• _THE TASK_:
Your result should be every line of the records below that contains the word "display".

DATA EXTRACTS section start

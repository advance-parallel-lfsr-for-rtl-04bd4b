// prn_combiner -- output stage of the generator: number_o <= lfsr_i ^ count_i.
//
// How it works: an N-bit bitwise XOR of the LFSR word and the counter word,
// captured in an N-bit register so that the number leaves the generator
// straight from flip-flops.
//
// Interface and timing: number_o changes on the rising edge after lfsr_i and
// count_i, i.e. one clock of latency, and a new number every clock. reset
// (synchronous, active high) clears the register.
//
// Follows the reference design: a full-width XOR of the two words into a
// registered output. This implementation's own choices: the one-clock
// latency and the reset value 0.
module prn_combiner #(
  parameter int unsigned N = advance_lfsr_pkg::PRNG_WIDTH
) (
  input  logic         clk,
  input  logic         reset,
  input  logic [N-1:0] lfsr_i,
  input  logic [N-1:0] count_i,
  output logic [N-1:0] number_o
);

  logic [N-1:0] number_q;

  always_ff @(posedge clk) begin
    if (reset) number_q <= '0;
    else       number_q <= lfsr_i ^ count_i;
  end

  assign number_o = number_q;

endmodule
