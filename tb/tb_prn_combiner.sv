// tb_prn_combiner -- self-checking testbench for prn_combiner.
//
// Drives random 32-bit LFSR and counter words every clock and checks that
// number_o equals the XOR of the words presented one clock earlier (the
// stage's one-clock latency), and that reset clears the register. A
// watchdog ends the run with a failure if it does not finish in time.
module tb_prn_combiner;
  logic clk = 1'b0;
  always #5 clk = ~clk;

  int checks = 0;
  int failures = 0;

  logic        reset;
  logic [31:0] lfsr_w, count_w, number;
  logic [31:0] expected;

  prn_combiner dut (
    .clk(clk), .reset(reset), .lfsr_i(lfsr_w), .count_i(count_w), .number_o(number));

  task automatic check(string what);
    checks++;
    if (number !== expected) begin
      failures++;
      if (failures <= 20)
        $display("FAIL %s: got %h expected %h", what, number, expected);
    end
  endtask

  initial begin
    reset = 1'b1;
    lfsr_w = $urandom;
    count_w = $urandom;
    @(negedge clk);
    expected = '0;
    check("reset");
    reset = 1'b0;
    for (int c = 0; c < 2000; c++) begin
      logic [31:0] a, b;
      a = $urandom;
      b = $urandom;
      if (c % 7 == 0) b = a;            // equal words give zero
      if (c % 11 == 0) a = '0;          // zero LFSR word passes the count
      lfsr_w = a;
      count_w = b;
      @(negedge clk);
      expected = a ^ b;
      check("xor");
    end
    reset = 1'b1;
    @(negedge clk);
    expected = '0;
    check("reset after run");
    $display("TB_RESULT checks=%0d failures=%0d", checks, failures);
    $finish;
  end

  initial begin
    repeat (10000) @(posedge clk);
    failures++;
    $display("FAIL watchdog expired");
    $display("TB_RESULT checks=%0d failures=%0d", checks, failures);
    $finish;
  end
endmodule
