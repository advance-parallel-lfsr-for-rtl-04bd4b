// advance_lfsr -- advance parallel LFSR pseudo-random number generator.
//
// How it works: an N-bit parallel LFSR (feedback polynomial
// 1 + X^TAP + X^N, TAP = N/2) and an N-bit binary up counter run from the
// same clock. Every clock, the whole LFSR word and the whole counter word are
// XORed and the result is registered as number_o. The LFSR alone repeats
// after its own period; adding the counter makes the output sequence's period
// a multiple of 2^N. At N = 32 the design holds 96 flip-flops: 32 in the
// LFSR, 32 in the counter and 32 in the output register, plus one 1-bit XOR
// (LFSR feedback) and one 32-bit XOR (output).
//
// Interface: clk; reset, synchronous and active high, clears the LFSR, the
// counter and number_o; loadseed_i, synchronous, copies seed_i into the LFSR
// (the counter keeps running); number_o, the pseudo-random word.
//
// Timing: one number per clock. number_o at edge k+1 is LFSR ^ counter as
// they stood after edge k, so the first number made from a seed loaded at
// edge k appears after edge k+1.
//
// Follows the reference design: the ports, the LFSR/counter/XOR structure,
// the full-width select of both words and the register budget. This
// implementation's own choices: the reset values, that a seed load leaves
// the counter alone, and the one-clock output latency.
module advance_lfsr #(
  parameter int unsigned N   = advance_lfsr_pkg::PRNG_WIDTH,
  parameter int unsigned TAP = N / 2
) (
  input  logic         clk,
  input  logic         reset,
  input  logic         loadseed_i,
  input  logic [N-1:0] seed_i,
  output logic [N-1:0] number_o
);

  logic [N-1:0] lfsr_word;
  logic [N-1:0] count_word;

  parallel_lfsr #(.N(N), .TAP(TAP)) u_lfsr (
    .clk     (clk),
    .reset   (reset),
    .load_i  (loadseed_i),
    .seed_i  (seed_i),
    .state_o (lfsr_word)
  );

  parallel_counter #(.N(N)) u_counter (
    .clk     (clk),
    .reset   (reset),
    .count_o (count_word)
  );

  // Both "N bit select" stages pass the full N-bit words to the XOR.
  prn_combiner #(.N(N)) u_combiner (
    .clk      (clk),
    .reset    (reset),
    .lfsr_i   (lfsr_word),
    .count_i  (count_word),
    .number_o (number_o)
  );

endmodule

DATA EXTRACTS section end

• _PROBLEM SOLUTION_:
        $display("FAIL %s: got %h expected %h", what, number, expected);
    $display("TB_RESULT checks=%0d failures=%0d", checks, failures);
    $display("FAIL watchdog expired");
    $display("TB_RESULT checks=%0d failures=%0d", checks, failures);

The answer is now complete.